MARY JANE SYBIL PALLISER
1874-1940
Composer

Source - Cyclopaedic Dictionary of Music, 1925

SYBIL PALLISER

Contemporary song composer, born London.

Notes by TJS:

Still in her teens, Sybil Palliser was among those who performed for Queen Victoria at Osborne House on 31st January, 1895, which the queen also mentioned in her diary. At the age of sixteen, in 1891, Sybil had already given a piano concert at the Meistersingers Club at 63 St James’s Street in London, arranged by her mother, Lady Palliser and her uncle, Edward Palliser. She studied at the Royal Academy of Music, and in April, 1895, was awarded the Charles Mortimer Prize for composition at the academy.

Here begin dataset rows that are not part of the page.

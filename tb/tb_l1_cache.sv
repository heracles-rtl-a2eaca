// tb_l1_cache: drives the cache the way the core does (a new stage-1 access
// in every cycle the cache does not report a miss; hold = miss) with random
// loads and stores over a small address set that maps several tags onto the
// same lines. A memory model answers line reads and word writes after a
// random delay. Every load's stage-2 data is compared with the model; the
// test also checks that repeated accesses hit (a miss costs a line fill,
// a hit none), that conflicting tags evict each other, and that stores are
// written through to memory.
module tb_l1_cache;
  import heracles_pkg::*;
  logic clk = 0, rst_n = 0;
  always #5 clk = ~clk;
  logic        s1_valid = 0, s1_we = 0, miss, req_valid, req_ready, resp_valid;
  logic [31:0] s1_addr = 0, s1_wdata = 0, rdata;
  mem_req_t    req;
  mem_resp_t   resp;

  l1_cache #(.INDEX_BITS(6), .OFFSET_BITS(3)) dut (.clk, .rst_n, .hold(miss), .s1_valid, .s1_addr, .s1_we, .s1_wdata,
    .rdata, .miss, .req_valid, .req, .req_ready, .resp_valid, .resp);

  int checks = 0, failures = 0;
  task automatic check(bit ok, string what);
    checks++;
    if (!ok) begin failures++; $display("FAIL: %s", what); end
  endtask

  // ---------------- memory model ----------------
  logic [31:0] mem[int];
  function automatic logic [31:0] rd(logic [31:0] a);
    return mem.exists(int'(a >> 2)) ? mem[int'(a >> 2)] : (a ^ 32'h5A5A_0000);
  endfunction
  int fills = 0, writes = 0;
  logic busy = 0;
  assign req_ready = !busy;
  initial begin
    resp_valid = 0; resp = '0;
    forever begin
      @(negedge clk);
      if (req_valid && !busy) begin
        // handshake completes at the next rising edge
        automatic mem_req_t r = req;
        @(posedge clk);
        busy <= 1;
        repeat ($urandom_range(1, 5)) @(posedge clk);
        if (r.we) begin
          mem[int'(r.addr >> 2)] = r.wdata; writes++;
          resp_valid <= 1; resp <= '{last: 1'b1, data: '0};
          @(posedge clk); resp_valid <= 0;
        end else begin
          fills++;
          for (int k = 0; k < 8; k++) begin
            resp_valid <= 1; resp <= '{last: (k == 7), data: rd(r.addr + 32'(k * 4))};
            @(posedge clk);
          end
          resp_valid <= 0;
        end
        busy <= 0;
      end
    end
  end

  // ---------------- access driver ----------------
  logic        s2_v = 0, s2_we = 0;
  logic [31:0] s2_a = 0;
  int misses = 0, accesses = 0;

  function automatic logic [31:0] pick();
    // 4 tags x 4 lines x 8 words; lines 0..3 of the index space
    return {20'($urandom_range(0, 3)), 6'($urandom_range(0, 3)), 3'($urandom_range(0, 7)), 2'b00};
  endfunction

  initial begin
    repeat (2) @(negedge clk);
    rst_n = 1;
    for (int t = 0; t < 6000; t++) begin
      @(negedge clk);
      if (miss) begin
        if (!s2_v) check(0, "miss without an access");
        continue;
      end
      if (s2_v && !s2_we) begin
        check(rdata == rd(s2_a), $sformatf("load %h got %h expected %h", s2_a, rdata, rd(s2_a)));
      end
      if (s2_v && s2_we) check(mem.exists(int'(s2_a >> 2)), "store written through");
      // next access
      s1_valid = $urandom_range(0, 4) != 0;
      s1_we    = $urandom_range(0, 3) == 0;
      s1_addr  = pick();
      s1_wdata = $urandom;
      s2_v = s1_valid; s2_we = s1_we; s2_a = s1_addr;
      if (s1_valid) accesses++;
    end
    // hit after fill: the same word twice in a row, the second must not miss
    @(negedge clk); while (miss) @(negedge clk);
    s1_valid = 1; s1_we = 0; s1_addr = 32'h0000_4000;
    @(negedge clk); while (miss) @(negedge clk);
    s1_addr = 32'h0000_4004;
    @(negedge clk);
    check(!miss, "second access to a filled line hits");
    check(rdata == rd(32'h4004), "hit data");
    s1_valid = 0;
    check(fills > 0 && fills < accesses, $sformatf("%0d fills for %0d accesses", fills, accesses));
    check(writes > 0, "stores reached memory");
    $display("accesses=%0d fills=%0d writes=%0d", accesses, fills, writes);
    $display("TB_RESULT checks=%0d failures=%0d", checks, failures);
    $finish;
  end
  initial begin
    repeat (100000) @(posedge clk);
    failures++;
    $display("TB_RESULT checks=%0d failures=%0d", checks, failures);
    $finish;
  end
endmodule
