// mips_core: single-threaded 32-bit MIPS integer core with seven in-order
// pipeline stages:
//   F1  PC drives the instruction cache (stage 1 of the cache)
//   F2  instruction cache tag check / data (stage 2)
//   D   decode, register read, jumps (J, JAL) redirect the PC
//   X   ALU, multiply, branch and JR/JALR resolution, address generation
//   M1  data cache stage 1
//   M2  data cache stage 2 (load data arrives)
//   W   register write
// Fetch and data access take two cycles each because the caches are built
// like block RAMs. Bypassing is full: X takes its operands from M1, M2 or W
// when an older instruction there writes them, and the register file writes
// through to D. A load's data exists only at the end of M2, so an
// instruction in D that needs a load still in X or M1 waits (up to two
// bubbles). Branches are predicted not taken and there is no delay slot: a
// taken branch or JR/JALR in X flushes the three younger instructions; J and
// JAL in D flush two. A cache miss freezes the whole pipeline until the line
// is present (miss from either cache).
// Supported: ADD(U) ADDI(U) SUB(U) AND(I) OR(I) XOR(I) NOR SLT(I)(U) LUI
// SLL SRL SRA SLLV SRLV SRAV MULT(U) MFHI MFLO MTHI MTLO LW SW BEQ BNE BLEZ
// BGTZ BLTZ BGEZ J JAL JR JALR; BREAK or SYSCALL stops the core (halted
// rises when the pipeline has drained). ADD/SUB do not trap; other opcodes
// execute as no-ops. The core sleeps after reset until start, which loads
// start_pc.
// The stage count, two-cycle caches, full bypassing, no branch prediction
// and no delay slot follow the document. The ISA subset, the stage at which
// each kind of branch resolves, halting and the event counters (perf_*) are
// this design's choices.
module mips_core
  import heracles_pkg::*;
(
  input  logic        clk,
  input  logic        rst_n,
  input  logic        start,
  input  logic [31:0] start_pc,
  output logic        halted,
  // instruction cache
  output logic        ic_hold,
  output logic        ic_valid,
  output logic [31:0] ic_addr,
  input  logic [31:0] ic_rdata,
  input  logic        ic_miss,
  // data cache
  output logic        dc_hold,
  output logic        dc_valid,
  output logic [31:0] dc_addr,
  output logic        dc_we,
  output logic [31:0] dc_wdata,
  input  logic [31:0] dc_rdata,
  input  logic        dc_miss,
  // event counters
  output logic [31:0] perf_retired,
  output logic [31:0] perf_freeze,
  output logic [31:0] perf_loaduse,
  output logic [31:0] perf_bypass,
  output logic [31:0] perf_flush
);
  typedef enum logic [3:0] {
    A_ADD, A_SUB, A_AND, A_OR, A_XOR, A_NOR, A_SLT, A_SLTU,
    A_SLL, A_SRL, A_SRA, A_IMM, A_LINK, A_MFHI, A_MFLO
  } alu_t;

  typedef enum logic [2:0] {
    B_NONE, B_EQ, B_NE, B_LEZ, B_GTZ, B_LTZ, B_GEZ, B_JR
  } br_t;

  typedef struct packed {
    alu_t        alu;
    br_t         br;
    logic        use_imm;
    logic        sh_var;
    logic        wen;
    logic        load;
    logic        store;
    logic        mult;
    logic        mult_s;
    logic        mthi;
    logic        mtlo;
    logic        halt;
    logic        rd_rs;     // reads rs
    logic        rd_rt;     // reads rt
    logic [4:0]  dst;
  } ctrl_t;

  // ---------------- pipeline state ----------------
  logic        running_q, halted_q;
  logic [31:0] pc_q;
  logic        f2_valid;  logic [31:0] f2_pc;
  logic        d_valid;   logic [31:0] d_pc, d_instr;
  logic        x_valid;   logic [31:0] x_pc, x_rsv, x_rtv, x_imm, x_target;
  ctrl_t       x_c;       logic [4:0] x_rs, x_rt, x_sh;
  logic        m1_valid;  logic [31:0] m1_res, m1_sdata; ctrl_t m1_c;
  logic        m2_valid;  logic [31:0] m2_res; ctrl_t m2_c;
  logic        w_valid;   logic [31:0] w_res;  ctrl_t w_c;
  logic [31:0] hi_q, lo_q;
  logic [31:0] rf [32];

  logic freeze, luse, redir_x, redir_d;
  logic [31:0] target_x, target_d;

  assign freeze = ic_miss || dc_miss;

  // ---------------- D: decode ----------------
  logic [5:0]  op, fn;
  logic [4:0]  rs, rt, rd, sh;
  logic [31:0] simm, zimm;
  ctrl_t       dc;
  logic [31:0] rs_rd, rt_rd;

  assign op   = d_instr[31:26];
  assign rs   = d_instr[25:21];
  assign rt   = d_instr[20:16];
  assign rd   = d_instr[15:11];
  assign sh   = d_instr[10:6];
  assign fn   = d_instr[5:0];
  assign simm = {{16{d_instr[15]}}, d_instr[15:0]};
  assign zimm = {16'b0, d_instr[15:0]};

  logic [31:0] d_imm;
  logic        d_jump;
  always_comb begin
    dc       = '0;
    dc.alu   = A_ADD;
    dc.br    = B_NONE;
    d_imm    = simm;
    d_jump   = 1'b0;
    target_d = {d_pc[31:28], d_instr[25:0], 2'b00};
    unique case (op)
      6'h00: begin                                   // SPECIAL
        dc.rd_rs = 1'b1; dc.rd_rt = 1'b1; dc.wen = 1'b1; dc.dst = rd;
        unique case (fn)
          6'h00: dc.alu = A_SLL;
          6'h02: dc.alu = A_SRL;
          6'h03: dc.alu = A_SRA;
          6'h04: begin dc.alu = A_SLL; dc.sh_var = 1'b1; end
          6'h06: begin dc.alu = A_SRL; dc.sh_var = 1'b1; end
          6'h07: begin dc.alu = A_SRA; dc.sh_var = 1'b1; end
          6'h08: begin dc.br = B_JR; dc.wen = 1'b0; end
          6'h09: begin dc.br = B_JR; dc.alu = A_LINK; end
          6'h0c, 6'h0d: begin dc.halt = 1'b1; dc.wen = 1'b0; end
          6'h10: dc.alu = A_MFHI;
          6'h11: begin dc.mthi = 1'b1; dc.wen = 1'b0; end
          6'h12: dc.alu = A_MFLO;
          6'h13: begin dc.mtlo = 1'b1; dc.wen = 1'b0; end
          6'h18: begin dc.mult = 1'b1; dc.mult_s = 1'b1; dc.wen = 1'b0; end
          6'h19: begin dc.mult = 1'b1; dc.wen = 1'b0; end
          6'h20, 6'h21: dc.alu = A_ADD;
          6'h22, 6'h23: dc.alu = A_SUB;
          6'h24: dc.alu = A_AND;
          6'h25: dc.alu = A_OR;
          6'h26: dc.alu = A_XOR;
          6'h27: dc.alu = A_NOR;
          6'h2a: dc.alu = A_SLT;
          6'h2b: dc.alu = A_SLTU;
          default: dc.wen = 1'b0;
        endcase
      end
      6'h01: begin                                   // REGIMM
        dc.rd_rs = 1'b1;
        dc.br    = rt[0] ? B_GEZ : B_LTZ;
      end
      6'h02: d_jump = 1'b1;                          // J
      6'h03: begin                                   // JAL
        d_jump = 1'b1; dc.wen = 1'b1; dc.dst = 5'd31; dc.alu = A_LINK;
      end
      6'h04: begin dc.br = B_EQ;  dc.rd_rs = 1'b1; dc.rd_rt = 1'b1; end
      6'h05: begin dc.br = B_NE;  dc.rd_rs = 1'b1; dc.rd_rt = 1'b1; end
      6'h06: begin dc.br = B_LEZ; dc.rd_rs = 1'b1; end
      6'h07: begin dc.br = B_GTZ; dc.rd_rs = 1'b1; end
      6'h08, 6'h09: begin dc.alu = A_ADD;  dc.use_imm = 1'b1; dc.rd_rs = 1'b1; dc.wen = 1'b1; dc.dst = rt; end
      6'h0a:        begin dc.alu = A_SLT;  dc.use_imm = 1'b1; dc.rd_rs = 1'b1; dc.wen = 1'b1; dc.dst = rt; end
      6'h0b:        begin dc.alu = A_SLTU; dc.use_imm = 1'b1; dc.rd_rs = 1'b1; dc.wen = 1'b1; dc.dst = rt; end
      6'h0c: begin dc.alu = A_AND; dc.use_imm = 1'b1; dc.rd_rs = 1'b1; dc.wen = 1'b1; dc.dst = rt; d_imm = zimm; end
      6'h0d: begin dc.alu = A_OR;  dc.use_imm = 1'b1; dc.rd_rs = 1'b1; dc.wen = 1'b1; dc.dst = rt; d_imm = zimm; end
      6'h0e: begin dc.alu = A_XOR; dc.use_imm = 1'b1; dc.rd_rs = 1'b1; dc.wen = 1'b1; dc.dst = rt; d_imm = zimm; end
      6'h0f: begin dc.alu = A_IMM; dc.wen = 1'b1; dc.dst = rt; d_imm = {d_instr[15:0], 16'b0}; end
      6'h23: begin dc.load  = 1'b1; dc.use_imm = 1'b1; dc.rd_rs = 1'b1; dc.wen = 1'b1; dc.dst = rt; end
      6'h2b: begin dc.store = 1'b1; dc.use_imm = 1'b1; dc.rd_rs = 1'b1; dc.rd_rt = 1'b1; end
      default: ;
    endcase
    if (dc.dst == 5'd0) dc.wen = 1'b0;
  end

  // register file read with write-through from W
  function automatic logic [31:0] rf_read(logic [4:0] r);
    if (r == 5'd0) return '0;
    if (w_valid && w_c.wen && w_c.dst == r) return w_res;
    return rf[r];
  endfunction
  assign rs_rd = rf_read(rs);
  assign rt_rd = rf_read(rt);

  // load-use interlock: the value is produced at the end of M2
  function automatic logic needs(ctrl_t c, logic [4:0] r, logic vld, ctrl_t p);
    return vld && p.load && p.wen && p.dst == r && r != 5'd0;
  endfunction
  assign luse = d_valid &&
                ((dc.rd_rs && (needs(dc, rs, x_valid, x_c) || needs(dc, rs, m1_valid, m1_c))) ||
                 (dc.rd_rt && (needs(dc, rt, x_valid, x_c) || needs(dc, rt, m1_valid, m1_c))));
  assign redir_d = d_valid && d_jump && !luse;

  // ---------------- X: execute ----------------
  logic [31:0] xa, xb, opb, alu_res;
  logic [4:0]  shamt;
  logic        taken, fwd_a, fwd_b;

  function automatic logic [32:0] fwd(logic [4:0] r, logic [31:0] regval);
    if (r == 5'd0)                                 return {1'b0, 32'b0};
    if (m1_valid && m1_c.wen && m1_c.dst == r)     return {1'b1, m1_res};
    if (m2_valid && m2_c.wen && m2_c.dst == r)     return {1'b1, m2_res};
    if (w_valid  && w_c.wen  && w_c.dst  == r)     return {1'b1, w_res};
    return {1'b0, regval};
  endfunction

  always_comb begin
    {fwd_a, xa} = fwd(x_rs, x_rsv);
    {fwd_b, xb} = fwd(x_rt, x_rtv);
    opb   = x_c.use_imm ? x_imm : xb;
    shamt = x_c.sh_var ? xa[4:0] : x_sh;
    unique case (x_c.alu)
      A_ADD:   alu_res = xa + opb;
      A_SUB:   alu_res = xa - opb;
      A_AND:   alu_res = xa & opb;
      A_OR:    alu_res = xa | opb;
      A_XOR:   alu_res = xa ^ opb;
      A_NOR:   alu_res = ~(xa | opb);
      A_SLT:   alu_res = {31'b0, $signed(xa) < $signed(opb)};
      A_SLTU:  alu_res = {31'b0, xa < opb};
      A_SLL:   alu_res = xb << shamt;
      A_SRL:   alu_res = xb >> shamt;
      A_SRA:   alu_res = $unsigned($signed(xb) >>> shamt);
      A_IMM:   alu_res = x_imm;
      A_LINK:  alu_res = x_pc + 32'd4;
      A_MFHI:  alu_res = hi_q;
      A_MFLO:  alu_res = lo_q;
      default: alu_res = '0;
    endcase
    unique case (x_c.br)
      B_EQ:    taken = xa == xb;
      B_NE:    taken = xa != xb;
      B_LEZ:   taken = $signed(xa) <= 0;
      B_GTZ:   taken = $signed(xa) > 0;
      B_LTZ:   taken = $signed(xa) < 0;
      B_GEZ:   taken = $signed(xa) >= 0;
      B_JR:    taken = 1'b1;
      default: taken = 1'b0;
    endcase
    target_x = (x_c.br == B_JR) ? xa : x_target;
    redir_x  = x_valid && (taken || x_c.halt);
  end

  // ---------------- caches ----------------
  logic f1_valid;
  assign f1_valid = running_q && !redir_x && !redir_d;
  assign ic_hold  = freeze || (luse && !redir_x);
  assign ic_valid = f1_valid;
  assign ic_addr  = pc_q;

  assign dc_hold  = freeze;
  assign dc_valid = m1_valid && (m1_c.load || m1_c.store);
  assign dc_addr  = m1_res;
  assign dc_we    = m1_c.store;
  assign dc_wdata = m1_sdata;

  assign halted = halted_q && !x_valid && !m1_valid && !m2_valid && !w_valid;

  // ---------------- pipeline registers ----------------
  always_ff @(posedge clk or negedge rst_n) begin
    if (!rst_n) begin
      running_q <= 1'b0; halted_q <= 1'b0; pc_q <= '0;
      f2_valid <= 1'b0; f2_pc <= '0;
      d_valid <= 1'b0; d_pc <= '0; d_instr <= '0;
      x_valid <= 1'b0; x_pc <= '0; x_rsv <= '0; x_rtv <= '0; x_imm <= '0; x_target <= '0;
      x_c <= '0; x_rs <= '0; x_rt <= '0; x_sh <= '0;
      m1_valid <= 1'b0; m1_res <= '0; m1_sdata <= '0; m1_c <= '0;
      m2_valid <= 1'b0; m2_res <= '0; m2_c <= '0;
      w_valid <= 1'b0; w_res <= '0; w_c <= '0;
      hi_q <= '0; lo_q <= '0;
      perf_retired <= '0; perf_freeze <= '0; perf_loaduse <= '0; perf_bypass <= '0; perf_flush <= '0;
    end else if (start && !running_q) begin
      running_q <= 1'b1;
      halted_q  <= 1'b0;
      pc_q      <= start_pc;
    end else if (freeze) begin
      perf_freeze <= perf_freeze + 1'b1;
    end else begin
      // W
      w_valid <= m2_valid;
      w_c     <= m2_c;
      w_res   <= m2_c.load ? dc_rdata : m2_res;
      if (w_valid) perf_retired <= perf_retired + 1'b1;
      // M2
      m2_valid <= m1_valid;
      m2_c     <= m1_c;
      m2_res   <= m1_res;
      // M1
      m1_valid <= x_valid;
      m1_c     <= x_c;
      m1_res   <= alu_res;
      m1_sdata <= xb;
      if (x_valid && (fwd_a || fwd_b)) perf_bypass <= perf_bypass + 1'b1;
      if (x_valid && x_c.mult) {hi_q, lo_q} <= x_c.mult_s ? $unsigned($signed({{32{xa[31]}}, xa}) * $signed({{32{xb[31]}}, xb}))
                                                          : {32'b0, xa} * {32'b0, xb};
      if (x_valid && x_c.mthi) hi_q <= xa;
      if (x_valid && x_c.mtlo) lo_q <= xa;
      if (x_valid && x_c.halt) begin
        running_q <= 1'b0;
        halted_q  <= 1'b1;
      end
      // X, D, F2, F1
      if (redir_x) begin
        x_valid  <= 1'b0;
        d_valid  <= 1'b0;
        f2_valid <= 1'b0;
        pc_q     <= target_x;
        if (!x_c.halt) perf_flush <= perf_flush + 1'b1;
      end else if (luse) begin
        x_valid      <= 1'b0;
        perf_loaduse <= perf_loaduse + 1'b1;
      end else begin
        x_valid  <= d_valid;
        x_pc     <= d_pc;
        x_c      <= dc;
        x_rs     <= dc.rd_rs ? rs : 5'd0;
        x_rt     <= dc.rd_rt ? rt : 5'd0;
        x_rsv    <= rs_rd;
        x_rtv    <= rt_rd;
        x_sh     <= sh;
        x_imm    <= d_imm;
        x_target <= d_pc + 32'd4 + {simm[29:0], 2'b00};
        d_valid  <= f2_valid && !redir_d;
        d_pc     <= f2_pc;
        d_instr  <= ic_rdata;
        f2_valid <= f1_valid;
        f2_pc    <= pc_q;
        if (redir_d) begin
          pc_q <= target_d;
          perf_flush <= perf_flush + 1'b1;
        end else if (running_q) begin
          pc_q <= pc_q + 32'd4;
        end
      end
    end
  end

  always_ff @(posedge clk)
    if (!freeze && w_valid && w_c.wen) rf[w_c.dst] <= w_res;

  assert property (@(posedge clk) disable iff (!rst_n) !(m1_valid && m1_c.load && x_valid &&
                   ((x_c.rd_rs && x_rs == m1_c.dst) || (x_c.rd_rt && x_rt == m1_c.dst)) && m1_c.wen && m1_c.dst != 0));
endmodule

Sybil appeared frequently at the popular Gloucester Music Festival and other venues.

Her contemporary was Esther Palliser, and the two were quite the ‘pop princesses’ of their day. Esther’s real name was Walters but was no relation and had no Palliser background or ancestry.

Mary Jane Sybil Palliser was born in Kensington on 23rd February, 1874, the youngest daughter of Sir William Palliser. In 1908, she married Major Harold Galloway, who was killed at the Battle of Loos in 1916. She was generally known as Sybil, and was sister to my grandfather, Hugh Arbuthnot Palliser. She inherited Annestown House in 1906, which had been in the Palliser family for the previous hundred years.

Edward Palliser with his three nieces, May, Sybil and Grace in about 1894.

Annestown House, Co. Waterford, Ireland, once the home of Mary Jane Sybil Palliser Galloway, which I first visited in 1984.